• [Assigned task] Here is a block of records. Copy every line in it that includes "sformatf".

[Records from a dataset]
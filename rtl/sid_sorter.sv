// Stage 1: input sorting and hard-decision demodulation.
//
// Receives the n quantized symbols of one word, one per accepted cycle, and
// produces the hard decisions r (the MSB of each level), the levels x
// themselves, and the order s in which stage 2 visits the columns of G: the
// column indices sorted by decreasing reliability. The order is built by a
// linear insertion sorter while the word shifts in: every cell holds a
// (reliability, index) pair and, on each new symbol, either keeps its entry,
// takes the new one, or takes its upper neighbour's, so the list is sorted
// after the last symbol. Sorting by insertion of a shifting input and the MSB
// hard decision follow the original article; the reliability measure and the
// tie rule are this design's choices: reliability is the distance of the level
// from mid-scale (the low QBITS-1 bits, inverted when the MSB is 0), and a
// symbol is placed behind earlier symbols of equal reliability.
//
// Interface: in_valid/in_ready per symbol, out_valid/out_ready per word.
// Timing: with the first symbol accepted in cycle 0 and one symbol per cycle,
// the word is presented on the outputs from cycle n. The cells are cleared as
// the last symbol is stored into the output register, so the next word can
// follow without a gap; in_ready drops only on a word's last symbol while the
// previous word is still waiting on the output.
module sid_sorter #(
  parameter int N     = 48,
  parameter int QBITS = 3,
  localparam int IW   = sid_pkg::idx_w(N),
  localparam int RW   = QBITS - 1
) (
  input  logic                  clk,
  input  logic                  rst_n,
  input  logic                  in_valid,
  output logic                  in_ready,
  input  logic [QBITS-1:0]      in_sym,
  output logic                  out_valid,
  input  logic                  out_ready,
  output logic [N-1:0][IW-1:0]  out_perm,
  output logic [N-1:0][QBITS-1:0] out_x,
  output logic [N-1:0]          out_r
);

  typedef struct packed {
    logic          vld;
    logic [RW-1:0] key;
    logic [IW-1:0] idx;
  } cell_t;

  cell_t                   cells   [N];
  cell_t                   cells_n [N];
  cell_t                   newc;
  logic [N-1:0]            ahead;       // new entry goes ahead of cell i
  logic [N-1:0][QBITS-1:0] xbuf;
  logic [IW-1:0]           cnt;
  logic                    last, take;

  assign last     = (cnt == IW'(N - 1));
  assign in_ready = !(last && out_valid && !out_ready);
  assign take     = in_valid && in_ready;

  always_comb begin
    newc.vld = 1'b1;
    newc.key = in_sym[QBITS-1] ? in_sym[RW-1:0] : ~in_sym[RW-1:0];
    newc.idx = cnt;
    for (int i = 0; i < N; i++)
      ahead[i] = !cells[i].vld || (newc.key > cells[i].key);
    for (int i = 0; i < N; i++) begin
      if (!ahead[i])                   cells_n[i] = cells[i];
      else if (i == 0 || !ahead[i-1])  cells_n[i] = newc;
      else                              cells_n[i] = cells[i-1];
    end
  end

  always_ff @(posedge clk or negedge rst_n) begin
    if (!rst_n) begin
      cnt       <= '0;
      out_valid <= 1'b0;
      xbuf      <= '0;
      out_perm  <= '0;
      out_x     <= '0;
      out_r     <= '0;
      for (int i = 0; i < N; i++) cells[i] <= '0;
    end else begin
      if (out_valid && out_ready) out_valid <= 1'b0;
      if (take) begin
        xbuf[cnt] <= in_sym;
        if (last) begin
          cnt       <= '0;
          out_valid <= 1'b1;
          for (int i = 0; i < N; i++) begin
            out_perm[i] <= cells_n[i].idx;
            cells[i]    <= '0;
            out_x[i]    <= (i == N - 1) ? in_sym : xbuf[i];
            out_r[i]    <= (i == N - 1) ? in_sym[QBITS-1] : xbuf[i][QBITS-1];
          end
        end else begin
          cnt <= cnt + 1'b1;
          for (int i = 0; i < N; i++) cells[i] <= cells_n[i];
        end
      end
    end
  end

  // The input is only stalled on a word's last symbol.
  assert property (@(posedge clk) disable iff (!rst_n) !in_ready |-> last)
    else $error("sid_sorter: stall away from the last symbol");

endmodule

* * *

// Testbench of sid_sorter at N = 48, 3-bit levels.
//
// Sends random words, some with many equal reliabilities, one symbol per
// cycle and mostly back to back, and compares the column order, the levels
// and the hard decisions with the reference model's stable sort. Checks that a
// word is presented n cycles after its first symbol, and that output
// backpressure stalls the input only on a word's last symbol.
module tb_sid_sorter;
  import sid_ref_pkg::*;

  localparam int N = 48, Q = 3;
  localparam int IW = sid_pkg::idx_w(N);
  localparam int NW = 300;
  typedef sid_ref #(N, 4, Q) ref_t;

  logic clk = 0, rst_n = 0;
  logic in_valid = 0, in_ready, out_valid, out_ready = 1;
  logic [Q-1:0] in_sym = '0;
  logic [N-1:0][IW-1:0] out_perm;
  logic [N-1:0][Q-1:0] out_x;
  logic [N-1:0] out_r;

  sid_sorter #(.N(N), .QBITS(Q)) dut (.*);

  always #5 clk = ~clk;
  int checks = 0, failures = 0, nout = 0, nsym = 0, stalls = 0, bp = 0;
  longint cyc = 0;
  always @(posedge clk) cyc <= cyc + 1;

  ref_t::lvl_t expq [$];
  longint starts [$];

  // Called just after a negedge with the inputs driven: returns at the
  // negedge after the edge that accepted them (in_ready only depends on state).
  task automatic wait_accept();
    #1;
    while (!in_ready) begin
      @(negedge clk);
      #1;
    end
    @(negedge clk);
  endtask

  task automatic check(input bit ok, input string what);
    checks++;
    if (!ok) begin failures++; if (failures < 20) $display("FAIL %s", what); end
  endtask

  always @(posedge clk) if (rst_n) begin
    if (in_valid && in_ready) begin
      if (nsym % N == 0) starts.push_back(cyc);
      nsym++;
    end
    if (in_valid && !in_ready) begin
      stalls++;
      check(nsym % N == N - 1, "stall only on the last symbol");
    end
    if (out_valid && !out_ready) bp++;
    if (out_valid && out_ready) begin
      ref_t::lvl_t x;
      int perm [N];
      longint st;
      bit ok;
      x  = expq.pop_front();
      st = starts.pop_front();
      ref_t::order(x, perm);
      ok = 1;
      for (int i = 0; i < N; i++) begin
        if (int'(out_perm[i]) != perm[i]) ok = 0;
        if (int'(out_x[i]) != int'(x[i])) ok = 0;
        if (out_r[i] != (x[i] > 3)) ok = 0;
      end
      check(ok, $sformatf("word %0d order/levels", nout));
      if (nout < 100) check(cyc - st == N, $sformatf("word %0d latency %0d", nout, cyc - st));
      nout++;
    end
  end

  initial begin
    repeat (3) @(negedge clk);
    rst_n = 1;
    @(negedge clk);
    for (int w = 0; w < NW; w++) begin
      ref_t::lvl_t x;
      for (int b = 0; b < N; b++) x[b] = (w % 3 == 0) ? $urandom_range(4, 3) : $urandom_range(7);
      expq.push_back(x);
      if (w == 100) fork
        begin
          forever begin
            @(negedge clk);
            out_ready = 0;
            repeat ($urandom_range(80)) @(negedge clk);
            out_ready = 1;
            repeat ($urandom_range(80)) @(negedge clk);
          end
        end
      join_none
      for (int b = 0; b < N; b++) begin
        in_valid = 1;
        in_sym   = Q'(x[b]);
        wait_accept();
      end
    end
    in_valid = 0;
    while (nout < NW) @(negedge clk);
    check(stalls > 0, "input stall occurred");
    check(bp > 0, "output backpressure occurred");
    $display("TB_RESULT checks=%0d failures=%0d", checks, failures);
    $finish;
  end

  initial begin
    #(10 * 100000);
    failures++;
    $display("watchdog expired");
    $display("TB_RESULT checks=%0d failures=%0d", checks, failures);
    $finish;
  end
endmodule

• [Result for this exercise]
      check(ok, $sformatf("word %0d order/levels", nout));
      if (nout < 100) check(cyc - st == N, $sformatf("word %0d latency %0d", nout, cyc - st));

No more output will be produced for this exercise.